From the deserts of Sudan to the snow of Connecticut

How one family built a life in America
By John Curtis

Mashair remembers the day she arrived in the United States. It was March 9th, 2018, and it was the first time she’d seen snow. “I love the snow,” she says. “Sometimes I play in the snow with my kids outside.”

Mashair, her husband, Abu, and their four children reached his brother’s home in West Haven after a 20-hour journey from Khartoum, Sudan, that included a long layover in Istanbul. Along with dreams of a better life, Mashair carried with her the worries of all immigrants. “I have no language, I have no job, and I have a big family. What am I supposed to do?”

Five years later Abu has a job in an Amazon warehouse, Mashair works part-time as a chef at the University of New Haven, and all four children, who range in age from 10 to 16, are in school. Their eldest, Lena, 16, is a high school junior who’s thinking about going to college to major in biomedical engineering. Two years ago the family bought their home, a classic suburban ranch, in West Haven.

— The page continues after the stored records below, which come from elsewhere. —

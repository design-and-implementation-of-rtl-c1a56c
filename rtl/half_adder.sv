// half_adder: one-bit half adder.
//
// Adds two bits: s is their exclusive OR, c their AND (the carry of weight
// two). Purely combinational. Two of these cells appear in the multiplier's
// adder network (the columns of product bits S1 and S2); the cell itself is
// the standard one, since only its name is given for this design.
module half_adder (
  input  logic a,
  input  logic b,
  output logic s,
  output logic c
);
  assign s = a ^ b;
  assign c = a & b;
endmodule
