// partial_products: the 16 one-bit partial products of a 4x4 multiply.
//
// pp[i][j] = A_i AND B_j, all formed at the same time by one AND per term,
// which is the "vertical and crosswise" product of two single bits. The
// multiplier later groups them by column i+j. Purely combinational; the
// AND-per-term form is this design's choice.
module partial_products
  import vedic_pkg::*;
(
  input  operand_t a,
  input  operand_t b,
  output pp_t      pp
);
  always_comb begin
    for (int i = 0; i < N; i++)
      for (int j = 0; j < N; j++)
        pp[i][j] = a[i] & b[j];
  end
endmodule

On that first day, though, they reached the home of Abu’s brother in West Haven, who took them in. Four months later, the family turned to IRIS for help, although they had not been sponsored by the agency. Mashair had heard about it from a Sudanese friend. “I went immediately to IRIS, and I met with Linda. She said, ‘Don’t worry Mashair, I promise I will help your family.’ Linda and IRIS helped my family for one year, helping me on rent, helping me on medicine for my husband. They bought clothes and a lot of food for my family. It’s a big help, really.”

Abu’s brother had sponsored the family and promised to support them for their first few months in the United States, recalled Linda Bronstein, a senior case manager at IRIS. 

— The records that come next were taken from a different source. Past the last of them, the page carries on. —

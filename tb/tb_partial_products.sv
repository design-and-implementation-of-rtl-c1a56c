// tb_partial_products: exhaustive self-checking test of the partial-product
// matrix. For all 256 operand pairs, each of the 16 outputs pp[i][j] is
// compared with bit i of a times bit j of b, taken by shifting the operands.
// A watchdog ends the run with a failure if it hangs.
module tb_partial_products;
  import vedic_pkg::*;
  operand_t a, b;
  pp_t      pp;
  int checks = 0, failures = 0;

  partial_products dut (.a(a), .b(b), .pp(pp));

  initial begin
    #100000;
    failures++;
    $display("watchdog expired");
    $display("TB_RESULT checks=%0d failures=%0d", checks, failures);
    $finish;
  end

  initial begin
    for (int va = 0; va < 16; va++)
      for (int vb = 0; vb < 16; vb++) begin
        a = operand_t'(va);
        b = operand_t'(vb);
        #1;
        for (int i = 0; i < 4; i++)
          for (int j = 0; j < 4; j++) begin
            checks++;
            if (pp[i][j] !== 1'(((va >> i) & 1) * ((vb >> j) & 1))) begin
              failures++;
              $display("FAIL a=%0d b=%0d pp[%0d][%0d]=%0d", va, vb, i, j, pp[i][j]);
            end
          end
      end
    $display("TB_RESULT checks=%0d failures=%0d", checks, failures);
    $finish;
  end
endmodule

“They signed papers saying they would financially support them for the first several months, but they weren’t able to do it indefinitely,” she says. “That was the point where the family came to us. Technically, they were not eligible for any of our government funded services, but we always have a fair amount of unrestricted funds. They really had the same kind of needs all our refugee clients have, so we did what we could. Our health team was quite involved. One of the biggest problems was that her husband wasn’t able to get the health care that he needed. We got some medicine and medical supplies for him.”

IRIS case managers also helped Abu and Mashair find jobs at Amazon. Mashair left after a year, but Abu’s been there for three years. Mashair now works 12 hours a week at the UNH cafeteria and has turned down offers of more time in order to stay home with her younger kids. Mustafa is 10, and his sisters Leem and Ludan are 11 and 13.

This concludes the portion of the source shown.